Thanks. My lawyer friend Jared similarly explained why there's a legitimate historical argument that the Establishment Claus not be applied to the states, though he notes, "the California Constitution itself prohibits the establishment of religion by that state, as do most if not all state constitutions. That would have provided separate grounds for striking "under God" from the Pledge."

As for the thrust of Cy Borg's comment that the current interpretation of the law restricts "government officials, people in parades, teachers or anyone else from expressing their religious beliefs," I think it's possible to draw a line between individual expression and institutional endorsement. Teachers should be (and are) allowed to wear crosses, for example. Students should be (and are) allowed to read the Bible or pray in school of their own volition. But for an authority deputized by the school to lead students in a de facto mandatory (if technically voluntary) prayer or religious pledge crosses the line. I don't see how the free exercise of individual religion is restricted at all in these cases; all that is restricted is the enlisting of government to assist that exercise.

You've put your finger on the tough question. Can a teacher articulate his/her religious beliefs in class? Can a valedictorian at a graduation, on his/her initiative, lead a prayer? The answer under the current jurisprudence is probably "no", and you'd agree with that. Thomas goes the other way.

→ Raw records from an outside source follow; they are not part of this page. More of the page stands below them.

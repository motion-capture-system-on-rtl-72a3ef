// tb_polygon_drawer: checks polygon fill, depth and the pixel handshake.
//
// The example rhombus (50,50) (200,50) (250,100) (100,100) and random convex
// quadrilaterals with sloped depth planes are drawn. Checks: every pixel lies
// inside the polygon (within one pixel of an edge, the drawer excludes the
// boundary), no pixel is emitted twice, the pixel count lies between the area less the perimeter and the area,
// depth is within 2 of the plane through vertices 0, 1, 2, colour and shade
// are passed on. Each polygon is drawn a second time with random pix_ready
// back-pressure and must give the same pixels. An edge-on polygon (all
// vertices on a line) must draw nothing.
module tb_polygon_drawer;
  logic clk = 0, rst = 1, start = 0, busy, done, pix_valid, pix_ready = 1;
  logic signed [11:0] vx [4], vy [4], vz [4];
  logic [1:0] color = 0;
  logic [3:0] shade = 0;
  logic signed [11:0] pix_x, pix_y;
  logic [10:0] pix_z;
  logic [1:0] pix_color;
  logic [3:0] pix_shade;
  int checks = 0, failures = 0;
  int seen [int];
  int n_pix, bad_in, bad_z, bad_dup, bad_cs, n_stalls = 0;
  bit rand_ready = 0;

  polygon_drawer dut (.clk, .rst, .start, .vx, .vy, .vz, .color, .shade, .busy, .done, .pix_valid,
                      .pix_ready, .pix_x, .pix_y, .pix_z, .pix_color, .pix_shade);

  always #5 clk = ~clk;

  initial begin
    #50000000;
    failures++;
    $display("TB_RESULT checks=%0d failures=%0d", checks, failures);
    $finish;
  end

  // signed distance of (x, y) from edge i, positive inside for either winding
  function automatic real edge_dist(input int i, input real x, input real y, input real orient);
    real ax, ay, bx, by, cr, len;
    ax = vx[i]; ay = vy[i]; bx = vx[(i + 1) % 4]; by = vy[(i + 1) % 4];
    len = $sqrt((bx - ax) ** 2 + (by - ay) ** 2);
    if (len == 0) return 1e9;
    cr = (bx - ax) * (y - ay) - (by - ay) * (x - ax);
    return orient * cr / len;
  endfunction

  always @(posedge clk) begin
    if (!rst) begin
      if (pix_valid && !pix_ready) n_stalls++;
      if (pix_valid && pix_ready) begin
        int key;
        real orient, area2, px0, py0, pz0, ux, uy, uz, wx, wy, wz, a, b, c, ze;
        key = int'(pix_x) * 4096 + int'(pix_y);
        n_pix++;
        if (seen.exists(key)) bad_dup++;
        seen[key] = int'(pix_z);
        area2 = 0;
        for (int i = 0; i < 4; i++) area2 += real'(vx[i]) * vy[(i + 1) % 4] - real'(vx[(i + 1) % 4]) * vy[i];
        orient = area2 > 0 ? 1.0 : -1.0;
        for (int i = 0; i < 4; i++) if (edge_dist(i, pix_x, pix_y, orient) < -1.0) begin bad_in++; break; end
        px0 = vx[0]; py0 = vy[0]; pz0 = vz[0];
        ux = vx[1] - px0; uy = vy[1] - py0; uz = vz[1] - pz0;
        wx = vx[2] - px0; wy = vy[2] - py0; wz = vz[2] - pz0;
        a = uy * wz - uz * wy; b = uz * wx - ux * wz; c = ux * wy - uy * wx;
        ze = pz0 - (a * (real'(pix_x) - px0) + b * (real'(pix_y) - py0)) / c;
        if (ze > 2047) ze = 2047;
        if (real'(pix_z) - ze > 2.0 || ze - real'(pix_z) > 2.0) bad_z++;
        if (pix_color != color || pix_shade != shade) bad_cs++;
      end
    end
  end

  task automatic draw(output int cnt);
    int lat;
    seen.delete();
    n_pix = 0; bad_in = 0; bad_z = 0; bad_dup = 0; bad_cs = 0;
    @(negedge clk) start = 1;
    @(negedge clk) start = 0;
    lat = 0;
    while (!done && lat < 400000) begin
      @(negedge clk);
      pix_ready = rand_ready ? 1'($urandom) : 1'b1;
      lat++;
    end
    pix_ready = 1;
    cnt = n_pix;
    checks++;
    if (lat >= 400000) failures++;
  endtask

  task automatic draw_and_check(input real area);
    int c1, c2;
    int first [int];
    rand_ready = 0;
    draw(c1);
    first = seen;
    checks += 4;
    if (bad_in != 0) begin failures++; $display("%0d pixels outside", bad_in); end
    if (bad_z != 0) begin failures++; $display("%0d pixels with wrong depth", bad_z); end
    if (bad_dup != 0) begin failures++; $display("%0d duplicates", bad_dup); end
    if (bad_cs != 0) failures++;
    checks++;
    if (real'(c1) > area + 1.0 || real'(c1) < area - perimeter()) begin
      failures++;
      $display("pixel count %0d for area %f: (%0d,%0d) (%0d,%0d) (%0d,%0d) (%0d,%0d)", c1, area, vx[0], vy[0], vx[1], vy[1], vx[2], vy[2], vx[3], vy[3]);
    end
    rand_ready = 1;
    draw(c2);
    checks++;
    if (c2 != c1 || seen != first) begin failures++; $display("back-pressure changed the result"); end
  endtask

  function automatic real perimeter();
    real s = 0;
    for (int i = 0; i < 4; i++) s += $sqrt((real'(vx[i]) - vx[(i + 1) % 4]) ** 2 + (real'(vy[i]) - vy[(i + 1) % 4]) ** 2);
    return s;
  endfunction

  function automatic real quad_area();
    real s = 0;
    for (int i = 0; i < 4; i++) s += real'(vx[i]) * vy[(i + 1) % 4] - real'(vx[(i + 1) % 4]) * vy[i];
    return (s < 0 ? -s : s) / 2.0;
  endfunction

  initial begin
    repeat (3) @(posedge clk);
    @(negedge clk) rst = 0;
    // the example rhombus, flat at depth 100
    vx = '{50, 200, 250, 100}; vy = '{50, 50, 100, 100}; vz = '{100, 100, 100, 100};
    color = 2; shade = 9;
    draw_and_check(quad_area());
    // sloped depth
    vz = '{100, 250, 300, 150};
    draw_and_check(quad_area());
    for (int i = 0; i < 30; i++) begin
      real cx, cy, r, ang [4], t;
      cx = $urandom_range(0, 800); cy = $urandom_range(0, 600); r = $urandom_range(10, 120);
      for (int k = 0; k < 4; k++) ang[k] = real'($urandom_range(0, 6283)) / 1000.0;
      for (int k = 0; k < 4; k++)
        for (int m = k + 1; m < 4; m++) if (ang[m] < ang[k]) begin t = ang[k]; ang[k] = ang[m]; ang[m] = t; end
      for (int k = 0; k < 4; k++) begin
        vx[k] = 12'(int'(cx + r * $cos(ang[k])));
        vy[k] = 12'(int'(cy + r * $sin(ang[k])));
      end
      // depths on a plane, vertex order reversed sometimes
      for (int k = 0; k < 4; k++) vz[k] = 12'(500 + int'((real'(vx[k]) - cx) * 0.7 - (real'(vy[k]) - cy) * 1.3));
      if (i % 2) begin
        logic signed [11:0] tx, ty, tz;
        tx = vx[1]; vx[1] = vx[3]; vx[3] = tx;
        ty = vy[1]; vy[1] = vy[3]; vy[3] = ty;
        tz = vz[1]; vz[1] = vz[3]; vz[3] = tz;
      end
      color = 2'($urandom); shade = 4'($urandom);
      if (quad_area() > 20) draw_and_check(quad_area());
    end
    // edge-on polygon
    begin
      int c;
      vx = '{10, 20, 30, 40}; vy = '{10, 20, 30, 40}; vz = '{5, 6, 7, 8};
      rand_ready = 0;
      draw(c);
      checks++;
      if (c != 0) failures++;
    end
    checks++;
    if (n_stalls == 0) failures++;
    $display("TB_RESULT checks=%0d failures=%0d", checks, failures);
    $finish;
  end
endmodule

Though I don't think Thomas is off his rocker, I don't agree with him as a matter of policy. I like the strict separation of Church and State. What many of the nutters who get so upset about this issue don't realize is that it is the strict separation that has made the US the most god-fearing country in the world. Nothing kills faith like aligning religion with Caesar. It's one of the many revolutionary, clear and undisputable aspects of the teachings of Jesus that many refuse to acknowledge. However, it's something that I think the Framers, who were extremely well versed in theology and the bloody religious disputes regarding state sponsored religion, understood, and so while they might have drawn the line differently in terms of public expression of religion, I think they would agree that a strict separation is better for the faithful and the faithless.